Exercise brief:
If a line appears in the data below, it must appear in your answer exactly as given.
------------
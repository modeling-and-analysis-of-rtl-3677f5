// tb_gann_top: end-to-end test of the complete system at its default
// parameters: the 8-4-1 parity network and the 9-4-2 TCLX network, driven
// together from one clock (100 ns) and one reset.
// * Reset loads both weight sets and clears both outputs.
// * All 512 TCLX patterns are applied, the parity network getting the low
//   eight bits of the same counter, so all 256 parity inputs are covered too.
// * Each answer must appear at the first rising edge after the input and not
//   before it; each IEEE 754 output sum is compared with a double-precision
//   reference built from the weight tables, and each thresholded bit with
//   (reference >= 0.5) where the reference is clear of the threshold.
// * Counted mechanisms (each must occur at least once): reset clearing the
//   outputs, a weight load followed by correct results, an output that held
//   its value up to the edge and changed at it, a threshold decision of 1,
//   a threshold decision of 0, and a negative output sum.
module tb_gann_top;
  timeunit 1ns; timeprecision 1ps;
  import gann_pkg::*;
  import tb_fp_util_pkg::*;

  logic                 clk = 1'b0;
  logic                 reset;
  logic [PAR_N_IN-1:0]  inp_par;
  logic                 outtresh_par;
  float32_t             y_par;
  logic [CHR_N_IN-1:0]  inp_chr;
  logic [CHR_N_OUT-1:0] outtresh_chr;
  float32_t             y_chr [CHR_N_OUT];

  int checks = 0, failures = 0, cycles = 0;
  int n_reset_clear = 0, n_weight_load = 0, n_edge_update = 0;
  int n_thr_one = 0, n_thr_zero = 0, n_neg_sum = 0;

  gann_top dut (.*);

  always #50 clk = ~clk;
  always @(posedge clk) cycles++;

  initial begin
    wait (cycles == 3000);
    failures++;
    $display("watchdog expired");
    $display("TB_RESULT checks=%0d failures=%0d", checks, failures);
    $finish;
  end

  // generic reference: x in table order is x[n_in-1-k] for input neuron k+1
  task automatic ref_par(input logic [PAR_N_IN-1:0] x, output real y, output real mag);
    real h [PAR_N_HID], hm [PAR_N_HID];
    for (int j = 0; j < PAR_N_HID; j++) begin
      h[j] = f2r(PAR_B_H[j]); hm[j] = rabs(h[j]);
      for (int k = 0; k < PAR_N_IN; k++)
        if (x[PAR_N_IN-1-k]) begin
          h[j] += f2r(PAR_W_IH[j][k]); hm[j] += rabs(f2r(PAR_W_IH[j][k]));
        end
    end
    y = f2r(PAR_B_O[0]); mag = rabs(y);
    for (int j = 0; j < PAR_N_HID; j++) begin
      y += h[j] * f2r(PAR_W_HO[0][j]); mag += hm[j] * rabs(f2r(PAR_W_HO[0][j]));
    end
  endtask

  task automatic ref_chr(input logic [CHR_N_IN-1:0] x, output real y [CHR_N_OUT],
                         output real mag [CHR_N_OUT]);
    real h [CHR_N_HID], hm [CHR_N_HID];
    for (int j = 0; j < CHR_N_HID; j++) begin
      h[j] = f2r(CHR_B_H[j]); hm[j] = rabs(h[j]);
      for (int k = 0; k < CHR_N_IN; k++)
        if (x[CHR_N_IN-1-k]) begin
          h[j] += f2r(CHR_W_IH[j][k]); hm[j] += rabs(f2r(CHR_W_IH[j][k]));
        end
    end
    for (int o = 0; o < CHR_N_OUT; o++) begin
      y[o] = f2r(CHR_B_O[o]); mag[o] = rabs(y[o]);
      for (int j = 0; j < CHR_N_HID; j++) begin
        y[o] += h[j] * f2r(CHR_W_HO[o][j]); mag[o] += hm[j] * rabs(f2r(CHR_W_HO[o][j]));
      end
    end
  endtask

  task automatic check_one(string what, float32_t got, logic got_bit, real y, real mag);
    checks++;
    if (rabs(f2r(got) - y) > mag * (2.0 ** -19)) begin
      failures++;
      $display("FAIL %s: y=%g ref=%g", what, f2r(got), y);
    end
    if (rabs(y - 0.5) > mag * (2.0 ** -19)) begin
      checks++;
      if (got_bit !== (y >= 0.5)) begin
        failures++;
        $display("FAIL %s: bit %0b for ref %g", what, got_bit, y);
      end
    end
    if (got_bit) n_thr_one++; else n_thr_zero++;
    if (got[31] && got[30:0] != 31'd0) n_neg_sum++;
  endtask

  task automatic check_reset_clear();
    checks++;
    if (outtresh_par !== 1'b0 || outtresh_chr !== '0 || y_par !== FP_ZERO) begin
      failures++;
      $display("FAIL reset did not clear the outputs");
    end else n_reset_clear++;
  endtask

  logic [CHR_N_OUT:0] prev, now;
  real yp, mp;
  real yc [CHR_N_OUT], mc [CHR_N_OUT];
  int  bad_before;

  initial begin
    reset   = 1'b1;
    inp_par = '0;
    inp_chr = '0;
    repeat (2) @(posedge clk);
    #1 check_reset_clear();
    for (int pass = 0; pass < 2; pass++) begin
      @(negedge clk) reset = 1'b0;
      @(posedge clk) #1;
      prev = {outtresh_par, outtresh_chr};
      bad_before = failures;
      for (int v = 0; v < (1 << CHR_N_IN); v++) begin
        @(negedge clk);
        inp_chr = CHR_N_IN'(v);
        inp_par = PAR_N_IN'(v * 37 + pass);
        ref_par(inp_par, yp, mp);
        ref_chr(inp_chr, yc, mc);
        #49;
        checks++;
        if ({outtresh_par, outtresh_chr} !== prev) begin
          failures++;
          $display("FAIL outputs changed before the clock edge");
        end
        @(posedge clk) #1;
        now = {outtresh_par, outtresh_chr};
        if (now != prev) n_edge_update++;
        prev = now;
        check_one("parity", y_par, outtresh_par, yp, mp);
        for (int o = 0; o < CHR_N_OUT; o++)
          check_one("tclx", y_chr[o], outtresh_chr[CHR_N_OUT-1-o], yc[o], mc[o]);
      end
      if (failures == bad_before) n_weight_load++;
      // reset again: outputs must clear, weights reload
      @(negedge clk) reset = 1'b1;
      @(posedge clk) #1 check_reset_clear();
    end

    $display("mechanisms: reset_clear=%0d weight_load=%0d edge_update=%0d thr_one=%0d thr_zero=%0d neg_sum=%0d",
             n_reset_clear, n_weight_load, n_edge_update, n_thr_one, n_thr_zero, n_neg_sum);
    checks += 6;
    if (n_reset_clear == 0) begin failures++; $display("FAIL reset clear never seen"); end
    if (n_weight_load == 0) begin failures++; $display("FAIL weight load never verified"); end
    if (n_edge_update == 0) begin failures++; $display("FAIL no output ever changed"); end
    if (n_thr_one == 0)     begin failures++; $display("FAIL threshold never gave 1"); end
    if (n_thr_zero == 0)    begin failures++; $display("FAIL threshold never gave 0"); end
    if (n_neg_sum == 0)     begin failures++; $display("FAIL no negative output sum"); end
    $display("TB_RESULT checks=%0d failures=%0d", checks, failures);
    $finish;
  end
endmodule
------------
Result for this exercise:
repository modeling-and-analysis-of-rtl-3677f5
// tb_gann_top: end-to-end test of the complete system at its default
// parameters: the 8-4-1 parity network and the 9-4-2 TCLX network, driven
// together from one clock (100 ns) and one reset.
// * Reset loads both weight sets and clears both outputs.
// * All 512 TCLX patterns are applied, the parity network getting the low
//   eight bits of the same counter, so all 256 parity inputs are covered too.
// * Each answer must appear at the first rising edge after the input and not
//   before it; each IEEE 754 output sum is compared with a double-precision
//   reference built from the weight tables, and each thresholded bit with
//   (reference >= 0.5) where the reference is clear of the threshold.
// * Counted mechanisms (each must occur at least once): reset clearing the
//   outputs, a weight load followed by correct results, an output that held
//   its value up to the edge and changed at it, a threshold decision of 1,
//   a threshold decision of 0, and a negative output sum.
module tb_gann_top;
  timeunit 1ns; timeprecision 1ps;
  import gann_pkg::*;
  import tb_fp_util_pkg::*;

  logic                 clk = 1'b0;
  logic                 reset;
  logic [PAR_N_IN-1:0]  inp_par;
  logic                 outtresh_par;
  float32_t             y_par;
  logic [CHR_N_IN-1:0]  inp_chr;
  logic [CHR_N_OUT-1:0] outtresh_chr;
  float32_t             y_chr [CHR_N_OUT];

  int checks = 0, failures = 0, cycles = 0;
  int n_reset_clear = 0, n_weight_load = 0, n_edge_update = 0;
  int n_thr_one = 0, n_thr_zero = 0, n_neg_sum = 0;

  gann_top dut (.*);

  always #50 clk = ~clk;
  always @(posedge clk) cycles++;

  initial begin
    wait (cycles == 3000);
    failures++;
    $display("watchdog expired");
    $display("TB_RESULT checks=%0d failures=%0d", checks, failures);
    $finish;
  end

  // generic reference: x in table order is x[n_in-1-k] for input neuron k+1
  task automatic ref_par(input logic [PAR_N_IN-1:0] x, output real y, output real mag);
    real h [PAR_N_HID], hm [PAR_N_HID];
    for (int j = 0; j < PAR_N_HID; j++) begin
      h[j] = f2r(PAR_B_H[j]); hm[j] = rabs(h[j]);
      for (int k = 0; k < PAR_N_IN; k++)
        if (x[PAR_N_IN-1-k]) begin
          h[j] += f2r(PAR_W_IH[j][k]); hm[j] += rabs(f2r(PAR_W_IH[j][k]));
        end
    end
    y = f2r(PAR_B_O[0]); mag = rabs(y);
    for (int j = 0; j < PAR_N_HID; j++) begin
      y += h[j] * f2r(PAR_W_HO[0][j]); mag += hm[j] * rabs(f2r(PAR_W_HO[0][j]));
    end
  endtask

  task automatic ref_chr(input logic [CHR_N_IN-1:0] x, output real y [CHR_N_OUT],
                         output real mag [CHR_N_OUT]);
    real h [CHR_N_HID], hm [CHR_N_HID];
    for (int j = 0; j < CHR_N_HID; j++) begin
      h[j] = f2r(CHR_B_H[j]); hm[j] = rabs(h[j]);
      for (int k = 0; k < CHR_N_IN; k++)
        if (x[CHR_N_IN-1-k]) begin
          h[j] += f2r(CHR_W_IH[j][k]); hm[j] += rabs(f2r(CHR_W_IH[j][k]));
        end
    end
    for (int o = 0; o < CHR_N_OUT; o++) begin
      y[o] = f2r(CHR_B_O[o]); mag[o] = rabs(y[o]);
      for (int j = 0; j < CHR_N_HID; j++) begin
        y[o] += h[j] * f2r(CHR_W_HO[o][j]); mag[o] += hm[j] * rabs(f2r(CHR_W_HO[o][j]));
      end
    end
  endtask

  task automatic check_one(string what, float32_t got, logic got_bit, real y, real mag);
    checks++;
    if (rabs(f2r(got) - y) > mag * (2.0 ** -19)) begin
      failures++;
      $display("FAIL %s: y=%g ref=%g", what, f2r(got), y);
    end
    if (rabs(y - 0.5) > mag * (2.0 ** -19)) begin
      checks++;
      if (got_bit !== (y >= 0.5)) begin
        failures++;
        $display("FAIL %s: bit %0b for ref %g", what, got_bit, y);
      end
    end
    if (got_bit) n_thr_one++; else n_thr_zero++;
    if (got[31] && got[30:0] != 31'd0) n_neg_sum++;
  endtask

  task automatic check_reset_clear();
    checks++;
    if (outtresh_par !== 1'b0 || outtresh_chr !== '0 || y_par !== FP_ZERO) begin
      failures++;
      $display("FAIL reset did not clear the outputs");
    end else n_reset_clear++;
  endtask

  logic [CHR_N_OUT:0] prev, now;
  real yp, mp;
  real yc [CHR_N_OUT], mc [CHR_N_OUT];
  int  bad_before;

  initial begin
    reset   = 1'b1;
    inp_par = '0;
    inp_chr = '0;
    repeat (2) @(posedge clk);
    #1 check_reset_clear();
    for (int pass = 0; pass < 2; pass++) begin
      @(negedge clk) reset = 1'b0;
      @(posedge clk) #1;
      prev = {outtresh_par, outtresh_chr};
      bad_before = failures;
      for (int v = 0; v < (1 << CHR_N_IN); v++) begin
        @(negedge clk);
        inp_chr = CHR_N_IN'(v);
        inp_par = PAR_N_IN'(v * 37 + pass);
        ref_par(inp_par, yp, mp);
        ref_chr(inp_chr, yc, mc);
        #49;
        checks++;
        if ({outtresh_par, outtresh_chr} !== prev) begin
          failures++;
          $display("FAIL outputs changed before the clock edge");
        end
        @(posedge clk) #1;
        now = {outtresh_par, outtresh_chr};
        if (now != prev) n_edge_update++;
        prev = now;
        check_one("parity", y_par, outtresh_par, yp, mp);
        for (int o = 0; o < CHR_N_OUT; o++)
          check_one("tclx", y_chr[o], outtresh_chr[CHR_N_OUT-1-o], yc[o], mc[o]);
      end
      if (failures == bad_before) n_weight_load++;
      // reset again: outputs must clear, weights reload
      @(negedge clk) reset = 1'b1;
      @(posedge clk) #1 check_reset_clear();
    end

    $display("mechanisms: reset_clear=%0d weight_load=%0d edge_update=%0d thr_one=%0d thr_zero=%0d neg_sum=%0d",
             n_reset_clear, n_weight_load, n_edge_update, n_thr_one, n_thr_zero, n_neg_sum);
    checks += 6;
    if (n_reset_clear == 0) begin failures++; $display("FAIL reset clear never seen"); end
    if (n_weight_load == 0) begin failures++; $display("FAIL weight load never verified"); end
    if (n_edge_update == 0) begin failures++; $display("FAIL no output ever changed"); end
    if (n_thr_one == 0)     begin failures++; $display("FAIL threshold never gave 1"); end
    if (n_thr_zero == 0)    begin failures++; $display("FAIL threshold never gave 0"); end
    if (n_neg_sum == 0)     begin failures++; $display("FAIL no negative output sum"); end
    $display("TB_RESULT checks=%0d failures=%0d", checks, failures);
    $finish;
  end
endmodule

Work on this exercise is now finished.